How to train super resolution DL CNN-model with real MRI high and low resolution image pairs

I’m not a native speaker. There may be some grammar or vocabulary misuse. Sorry about that.

I’m doing a master’s degree and researching on MR human brain image super-resolution with DL model. After surveying SR papers, most of them obtain LR images by down-sampling(bicubic or k-space degrade). So I design a supervised 2D CNN-based model(like EDSR) and try to train my model with simulated MR images pair.
Dataset parameters are shown below.
T1 images,matrix size:HR(352,448,448) LR(352,224,224), resolution(HR):0.5x0.5x0.5, n=35.
31 cases are used for training and validation(9:1) and 4 cases are used for testing.
Besides satisfying result, I also have some questions.
1.Because intensity of MR images is not like gray scale(0~255), its maximum is uncertain. I’m confused about normalization. While training, is it better to normalize each 2D image to (0,1) with their own min and max or with min and max of whole volume? Can I train with the former and test with the latter?

Moreover, my adviser asks me to reconstruct real LR image into its corresponding HR image. So I acquire several real LR & HR image pairs and reconstruct the LR images with model trained with simulated dataset. The result is not satisfying(shown below). It seems that my model learns features that reconstruct simulated LR images well but cause artifacts in real SR images.
SR real image by model trained with simulated dataset
2.Is it really possible to train a model with simulated images pair and reconstruct real MR images? If so, what do I possibly do wrong?

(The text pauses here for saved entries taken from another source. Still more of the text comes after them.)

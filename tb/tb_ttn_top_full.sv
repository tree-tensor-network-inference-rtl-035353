// tb_ttn_top_full: one complete run of the TTN engine with every parameter
// at its default (full-parallel nodes, N = 16, D0 = 2, X0 = 8): weights over
// AXI-Lite, one idle-design latency measurement, and a stream of samples
// checked against the reference model: 500 samples, the size of the
// N = 16 evaluation run. See ttn_top_harness.
module tb_ttn_top_full;
  import ttn_pkg::*;

  logic clk = 0, rst_n = 0;
  logic done;
  int   checks, failures;

  ttn_top_harness #(.IMPL(IMPL_FP), .NSAMP(500)) u_h (.clk, .rst_n, .done, .checks, .failures);

  always #5 clk = ~clk;

  initial begin
    repeat (200000) @(posedge clk);
    $display("TB_RESULT checks=%0d failures=%0d", checks, failures + 1);
    $finish;
  end

  initial begin
    repeat (3) @(posedge clk);
    rst_n = 1;
    wait (done);
    $display("TB_RESULT checks=%0d failures=%0d", checks, failures);
    $finish;
  end
endmodule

Then I wonder if it reconstructs real LR images better with model trained with real LR&HR image pairs. So I acquire 16 cases with the same parameters of the HR images just mentioned to train my model.
14 are used for training and validation. 2 are used for testing.
In order to coregister LR and HR better, I skull-strip these cases with FreeSurfer before applying them to SPM coregister function. However, I get very blurry result shown below.
SR real image by model trained with real image pair dataset

3.If the answer of Q.2 is negative, it means collecting real dataset is the correct direction. What should i do to improve my model or data? Just collect more data? or there’re some tips that I need to pay attention to?
4.I implement my model with Pytorch and Google Colab. I load data into memory and set pin_memory=true, n_worker=2 to accelerate training process. However, it limits my dataset size because Colab only provides 12G memory. Are there other methods to reduce memory cost or accelerating method?

Thanks for reading all my questions. If there’s any thing I didn’t mention that help you to solve my problems, tell me and I’ll update ASAP.

  1. Even if you do not know the minimum and maximum you can try common normalizations like subtracting the mean and dividing by the standard deviation. I’m not sure if the particular type of normalization is important, but you must match the normalization between the training and test set. That means using the mean and variance computed on the training set even if it is not exactly the mean and standard deviation of the test set.

  2. This seems like a tricky problem overall but you might consider adding more data augmentations or noise to your simulated dataset to make your model more robust. Are your simulated images LR simply degraded HR images? You might consider some more sophisticated augmentations from libraries such as albumentations.

  3. If your current amount of real data is small, then data augmentations should help a bit. However, a sanity check you can do at this stage is see if your model can overfit your training data and perfectly reconstruct a small training set.

Thanks for replying. I rotate and filp my data to generate other 7 kinds of data. After I search on albumentations, I see that it provides many kinds of augmentations I don’t familiar with. Is there any method you recommend to apply to my MR dataset?

Also, I recently try to degraded my HR images in frequency domain by cutting off three quarters of high frequency region and get better results than before(guassian blur+bicubic down-sample). I think maybe features of LR images generated this way are more similar to real LR images.

I check if my model overfit my training data by calculating average psnr on my validation data every half of epoch. It saves the model when psnr is higher than the highest psnr before it. And I will lower the learning rate if the average psnr doesn’t get higher for maybe 3 or 5 epoch. Then it early stops training when val psnr doesn’t get higher for maybe 10 epoch. Finally I get the model with best psnr score on validation data. This sounds reasonable to me but I wonder if this is a proper way to manage learning rate and early stop to prevent overfitting.